There in Crete Orion had an obscure encounter with the death-dealing Scorpion, whose ascendency in the zodiac marks the downturn of the year. The scorpion is a natural symbol of death, of the darkness of night and the underworld generally. So it was perceived in Sumer, in Egypt, in the Book of Kings (12:11) and among Zoroastrians. The scorpion is a creature of the Triple Goddess too, under the death-bringing aspect of her death-and-life renewal cycle. One late mythmaker would have it that Hera (still at some level Mistress of the Animals) was incensed by a report of Apollo that related Orion's boast that he was master of all the wild creatures of the Aegean. Some myths would have Orion die of the scorpion's sting, to be brought back to life by the healer Aesclepias, who would then be struck down by Zeus' thunderbolt in retribution for his audacity.

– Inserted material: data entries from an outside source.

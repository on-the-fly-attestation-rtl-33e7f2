// packet_counter: length of the loaded bitstream in 32-bit packet words.
//
// Counts the new_packet strobes of the bitstream filter, so that after a
// reconfiguration it holds the number of 32-bit words that followed the sync
// sequence. The count is part of the validation data read back with the
// digest: the hash is taken without a length field, and the length is checked
// separately.
//
// Interface: count increments in the cycle after each new_packet pulse and
// saturates at all ones instead of wrapping, so that an over-long bitstream
// can never alias to a short one. Synchronous reset clears it. The 28-bit
// width is the design description's; saturation is this design's choice.
module packet_counter #(
  parameter int unsigned WIDTH = 28
) (
  input  logic             clk,
  input  logic             rst,
  input  logic             new_packet,
  output logic [WIDTH-1:0] count
);

  always_ff @(posedge clk) begin
    if (rst)
      count <= '0;
    else if (new_packet && count != '1)
      count <= count + 1'b1;
  end

endmodule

Perhaps, though, the Scorpion simply refers to Orion's union and renewal with the Goddess. For the restored and completed Orion, earth-man of mountains from the distant Neolithic past, master of the animals, fortified with honey-drink, stained still with the Goddess's pomegranate, bursting with virile seed, now sought out Artemis herself, at Delos. Even though he was reunited in Crete with the Great Goddess, Orion fixed his resolve to conquer Artemis as her consort. And this was to be his undoing. When the Pleiades rose from the Sea of Crete at the end of winter, Orion made his way north to Delos, still accompanied by the faithful Dawn.

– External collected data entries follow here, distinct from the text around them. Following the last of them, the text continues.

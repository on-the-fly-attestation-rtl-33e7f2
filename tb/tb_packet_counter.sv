// tb_packet_counter: self-checking testbench of the packet counter.
//
// Two instances: one at the full 28-bit width, driven by random new_packet
// pulses and compared with a model count every cycle, and one at 4 bits
// driven past its maximum to check that it saturates instead of wrapping.
// Reset in the middle of counting must clear both.
module tb_packet_counter;

  logic        clk = 1'b0;
  logic        rst;
  logic        np_a, np_b;
  logic [27:0] count_a;
  logic [3:0]  count_b;

  int checks = 0, failures = 0;
  longint model_a, model_b;

  always #5 clk = ~clk;

  packet_counter              dut_a (.clk, .rst, .new_packet(np_a), .count(count_a));
  packet_counter #(.WIDTH(4)) dut_b (.clk, .rst, .new_packet(np_b), .count(count_b));

  initial begin
    repeat (10000) @(posedge clk);
    failures++;
    $display("FAIL watchdog");
    $display("TB_RESULT checks=%0d failures=%0d", checks, failures);
    $finish;
  end

  task automatic step(input logic a, b);
    np_a = a; np_b = b;
    @(posedge clk); #1;
    if (a) model_a++;
    if (b && model_b < 15) model_b++;
    checks++;
    if (count_a !== 28'(model_a) || count_b !== 4'(model_b)) begin
      failures++;
      $display("FAIL count %0d/%0d expected %0d/%0d", count_a, count_b, model_a, model_b);
    end
  endtask

  initial begin
    np_a = 0; np_b = 0; model_a = 0; model_b = 0;
    rst = 1'b1;
    repeat (2) @(posedge clk);
    #1 rst = 1'b0;
    for (int i = 0; i < 300; i++) step($urandom_range(0, 1), $urandom_range(0, 3) == 0);
    for (int i = 0; i < 40; i++) step(1'b1, 1'b1);
    rst = 1'b1; np_a = 1; np_b = 1;
    @(posedge clk); #1 rst = 1'b0;
    model_a = 0; model_b = 0;
    checks++;
    if (count_a !== '0 || count_b !== '0) begin
      failures++;
      $display("FAIL reset did not clear the count");
    end
    for (int i = 0; i < 50; i++) step(1'b1, $urandom_range(0, 1));
    $display("TB_RESULT checks=%0d failures=%0d", checks, failures);
    $finish;
  end

endmodule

But Artemis, now that she has been reborn on Delos as an Olympian goddess, must strenuously reject her own old ways, the blood sacrifices and the sequence of ritually murdered consorts. Now that Olympian Artemis is twinned chastely with Apollo instead, she has no further need of consorts at all. Thus it is that, walking along the coast of Delos, the twin Olympians spy at a great distance the giant head of the swimmer, no more than a black speck in the dazzling sun-path on the sea.
"Look!" cries Apollo. "There is the false Candaeon, who has seduced your chaste priestess in the Hyperborean north." Artemis does not recognize this Boeotian nickname for Orion, and she has drawn her bow and transfixed him with three arrows before she realizes her error. So Orion is safely banished to the skies, where, indeed, perhaps he had always been.
This legend explains why the constellation Scorpio rises just after Orion begins to set -- the scorpion still chases him, and they never appear in the sky at the same time. Orion's dogs became Sirius, the dog-star. The constellations Canis Major and Canis Minor follow Orion across the sky.
Orion is sometimes said to have had two daughters, Metioche and Menippe.